With their virtuosic approach, frequent drum solos, occasional (and occasionally Lake-like) vocals, and overall grandiosity, this power trio reminds me of Emerson, Lake and Palmer. But whereas ELP had classical influences, this Canadian group, which started out in art music, has more in common with 1970s fusion. And there's also bass sequencing (which fellow Canadians Rush would pick up on in the near future), synth experimentation, and other spacey studio-based exploration on Direct to Disc. This is especially true of "Border Crossing," the third movement of which seems largely experimental. At least I think it's the third.
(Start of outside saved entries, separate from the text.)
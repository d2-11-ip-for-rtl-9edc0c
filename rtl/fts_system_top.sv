// fts_system_top: hardware task scheduling, two designs side by side.
//
// 1) RISC-V many-core integration: one FTS Manager shared by NUM_CORES
//    FTS Delegates, one per core. Each Delegate's RoCC command/response
//    port is brought out (the Rocket cores are not part of this RTL), and
//    so are the FTS Manager's three queues to the Picos dependence manager
//    (submission with ack/nack, ready, retirement).
// 2) Standalone Fast Task Scheduler IP: the FTS core with its command-in
//    and command-out queue memories and the stream demultiplexer/
//    multiplexer towards MAX_ACCS accelerators. The host side of both queue
//    memories (BRAM port B) and the accelerators' streams are brought out.
//
// Defaults are those of the specification: 30 cores, 16 accelerators,
// 64-entry sub-queues, up to 15 task arguments. All logic runs on clk;
// rst is active high for design 1, rstn active low for design 2. The upper
// 32 bits of picos_ret_data are constant zero (32-bit Picos IDs).
module fts_system_top
  import fts_pkg::*;
#(
  parameter int NUM_CORES         = 30,
  parameter int MAX_ACCS          = 16,
  parameter int MAX_ACC_TYPES     = 16,
  parameter int CMDIN_QUEUE_LEN   = 64,
  parameter int CMDOUT_QUEUE_LEN  = 64,
  parameter int MAX_ARGS_PER_TASK = 15
) (
  input  logic clk,
  input  logic rst,
  input  logic rstn,
  // ---- design 1: per-core RoCC ports ----
  input  logic  [NUM_CORES-1:0] cmd_valid,
  output logic  [NUM_CORES-1:0] cmd_ready,
  input  logic  [6:0]           cmd_funct7 [NUM_CORES],
  input  logic  [4:0]           cmd_rd     [NUM_CORES],
  input  logic  [NUM_CORES-1:0] cmd_xd,
  input  word_t                 cmd_rs1    [NUM_CORES],
  input  word_t                 cmd_rs2    [NUM_CORES],
  output logic  [NUM_CORES-1:0] resp_valid,
  input  logic  [NUM_CORES-1:0] resp_ready,
  output logic  [4:0]           resp_rd    [NUM_CORES],
  output word_t                 resp_data  [NUM_CORES],
  output logic  [NUM_CORES-1:0] core_busy,
  // ---- design 1: Picos queues ----
  output logic      picos_sub_valid,
  input  logic      picos_sub_ready,
  output sub_beat_t picos_sub_beat,
  output logic      picos_sub_last,
  input  logic      picos_sub_resp_valid,
  input  logic      picos_sub_resp_nack,
  input  logic      picos_rdy_valid,
  output logic      picos_rdy_ready,
  input  ready_t    picos_rdy_data,
  output logic      picos_ret_valid,
  input  logic      picos_ret_ready,
  output word_t     picos_ret_data,
  output logic      picos_ret_last,
  output logic      resubmit,
  output logic      ret_collision,
  // ---- design 2: host side of the command queues ----
  input  logic        host_in_en,
  input  logic [7:0]  host_in_we,
  input  logic [31:0] host_in_addr,
  input  logic [63:0] host_in_din,
  output logic [63:0] host_in_dout,
  input  logic        host_out_en,
  input  logic [7:0]  host_out_we,
  input  logic [31:0] host_out_addr,
  input  logic [63:0] host_out_din,
  output logic [63:0] host_out_dout,
  // ---- design 2: accelerator streams ----
  output logic [MAX_ACCS-1:0] acc_in_tvalid,
  input  logic [MAX_ACCS-1:0] acc_in_tready,
  output logic [63:0]         acc_in_tdata,
  output logic                acc_in_tlast,
  input  logic [MAX_ACCS-1:0] acc_out_tvalid,
  output logic [MAX_ACCS-1:0] acc_out_tready,
  input  logic [63:0]         acc_out_tdata [MAX_ACCS],
  input  logic [MAX_ACCS-1:0] acc_out_tlast,
  output logic [MAX_ACCS-1:0] acc_busy
);
  localparam int N  = NUM_CORES;
  localparam int AI = $clog2(MAX_ACCS);

  // ================= design 1 =================
  logic      [N-1:0] init_valid, init_ready, info_valid, info_ready;
  logic      [N-1:0] dep_valid, dep_ready, wf_valid, wf_ready;
  logic      [N-1:0] ret_valid, ret_ready, rdy_valid, rdy_ready;
  init_t     [N-1:0] init_data;
  word_t     [N-1:0] info_data;
  dep_t      [N-1:0] dep_data;
  picos_id_t [N-1:0] ret_id;
  ready_t            rdy_data;

  for (genvar i = 0; i < N; i++) begin : g_tile
    fts_delegate u_delegate (
      .clk, .rst,
      .cmd_valid(cmd_valid[i]), .cmd_ready(cmd_ready[i]), .cmd_funct7(cmd_funct7[i]),
      .cmd_rd(cmd_rd[i]), .cmd_xd(cmd_xd[i]), .cmd_rs1(cmd_rs1[i]), .cmd_rs2(cmd_rs2[i]),
      .resp_valid(resp_valid[i]), .resp_ready(resp_ready[i]), .resp_rd(resp_rd[i]),
      .resp_data(resp_data[i]), .busy(core_busy[i]),
      .init_valid(init_valid[i]), .init_ready(init_ready[i]), .init_data(init_data[i]),
      .info_valid(info_valid[i]), .info_ready(info_ready[i]), .info_data(info_data[i]),
      .dep_valid(dep_valid[i]), .dep_ready(dep_ready[i]), .dep_data(dep_data[i]),
      .wf_valid(wf_valid[i]), .wf_ready(wf_ready[i]),
      .ret_valid(ret_valid[i]), .ret_ready(ret_ready[i]), .ret_id(ret_id[i]),
      .rdy_valid(rdy_valid[i]), .rdy_ready(rdy_ready[i]), .rdy_data(rdy_data));
  end

  fts_manager #(.N(N)) u_manager (
    .clk, .rst,
    .init_valid, .init_ready, .init_data,
    .info_valid, .info_ready, .info_data,
    .dep_valid, .dep_ready, .dep_data,
    .wf_valid, .wf_ready, .ret_valid, .ret_ready, .ret_id,
    .rdy_valid, .rdy_ready, .rdy_data,
    .picos_sub_valid, .picos_sub_ready, .picos_sub_beat, .picos_sub_last,
    .picos_sub_resp_valid, .picos_sub_resp_nack,
    .picos_rdy_valid, .picos_rdy_ready, .picos_rdy_data,
    .picos_ret_valid, .picos_ret_ready, .picos_ret_data, .picos_ret_last,
    .resubmit, .ret_collision);

  // ================= design 2 =================
  logic          qi_en, qi_clk_unused, qi_rst_unused;
  logic [7:0]    qi_we;
  logic [31:0]   qi_addr;
  logic [63:0]   qi_din, qi_dout;
  logic          qo_en, qo_clk_unused, qo_rst_unused;
  logic [7:0]    qo_we;
  logic [31:0]   qo_addr;
  logic [63:0]   qo_din, qo_dout;
  logic [AI-1:0] ci_tdest, co_tid;
  logic [63:0]   ci_tdata, co_tdata;
  logic          ci_tlast, ci_tvalid, ci_tready, co_tvalid, co_tready;

  fts_core #(
    .MAX_ACCS(MAX_ACCS), .MAX_ACC_TYPES(MAX_ACC_TYPES),
    .CMDIN_QUEUE_LEN(CMDIN_QUEUE_LEN), .CMDOUT_QUEUE_LEN(CMDOUT_QUEUE_LEN),
    .MAX_ARGS_PER_TASK(MAX_ARGS_PER_TASK)
  ) u_fts (
    .clk, .rstn,
    .cmdout_in_tid(co_tid), .cmdout_in_tdata(co_tdata),
    .cmdout_in_tvalid(co_tvalid), .cmdout_in_tready(co_tready),
    .cmdin_out_tdest(ci_tdest), .cmdin_out_tdata(ci_tdata), .cmdin_out_tlast(ci_tlast),
    .cmdin_out_tvalid(ci_tvalid), .cmdin_out_tready(ci_tready),
    .cmdin_queue_en(qi_en), .cmdin_queue_dout(qi_dout), .cmdin_queue_din(qi_din),
    .cmdin_queue_we(qi_we), .cmdin_queue_addr(qi_addr),
    .cmdin_queue_clk(qi_clk_unused), .cmdin_queue_rst(qi_rst_unused),
    .cmdout_queue_en(qo_en), .cmdout_queue_dout(qo_dout), .cmdout_queue_din(qo_din),
    .cmdout_queue_we(qo_we), .cmdout_queue_addr(qo_addr),
    .cmdout_queue_clk(qo_clk_unused), .cmdout_queue_rst(qo_rst_unused),
    .acc_busy);

  cmd_queue_bram #(.WORDS(MAX_ACCS * CMDIN_QUEUE_LEN)) u_cmdin_queue (
    .clk,
    .a_en(qi_en), .a_we(qi_we), .a_addr(qi_addr), .a_din(qi_din), .a_dout(qi_dout),
    .b_en(host_in_en), .b_we(host_in_we), .b_addr(host_in_addr), .b_din(host_in_din),
    .b_dout(host_in_dout));

  cmd_queue_bram #(.WORDS(MAX_ACCS * CMDOUT_QUEUE_LEN)) u_cmdout_queue (
    .clk,
    .a_en(qo_en), .a_we(qo_we), .a_addr(qo_addr), .a_din(qo_din), .a_dout(qo_dout),
    .b_en(host_out_en), .b_we(host_out_we), .b_addr(host_out_addr), .b_din(host_out_din),
    .b_dout(host_out_dout));

  axis_cmd_demux #(.N(MAX_ACCS)) u_to_accs (
    .s_tdest(ci_tdest), .s_tdata(ci_tdata), .s_tlast(ci_tlast),
    .s_tvalid(ci_tvalid), .s_tready(ci_tready),
    .m_tvalid(acc_in_tvalid), .m_tready(acc_in_tready),
    .m_tdata(acc_in_tdata), .m_tlast(acc_in_tlast));

  axis_cmd_mux #(.N(MAX_ACCS)) u_from_accs (
    .clk, .rst(!rstn),
    .s_tvalid(acc_out_tvalid), .s_tready(acc_out_tready), .s_tdata(acc_out_tdata),
    .s_tlast(acc_out_tlast),
    .m_tid(co_tid), .m_tdata(co_tdata), .m_tvalid(co_tvalid), .m_tready(co_tready));
endmodule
Of the two works here, "Headroom" is the better composition, in my opinion; the playing and production are great on both sides of the album. It's admirable that Direct to Disc was recorded live, but this self-imposed restriction probably had a negative impact; had the group used overdubs on "Headroom," or made use of postproduction editing on either side (maybe even significant editing in the style of Teo Macero or Frank Zappa), Direct to Disc could probably have been substantially better. Instead, the compositions appear to be compromised due to the limitations of the recording method. For example, near the middle of "Headroom," Deller takes a half-minute drum solo (around 6:20 to 6:50) with just a single undulating synth bass note in the background (I assume this a a bass pedal). My guess is that this is a necessary respite for Hawkins and Mink during which they tuned their instruments. This happens again from around 11:08 to 11:53. Again, this is kind of cool in one sense, but to me, the studio trickery of overdubs and edits tends to be a good thing.

Direct to Disc is a truly interesting listen, but not an unusually enjoyable one. I'd strongly suggest starting one's FM experience with Black Noise, their debut album, recorded the prior year with violinist "Nash the Slash."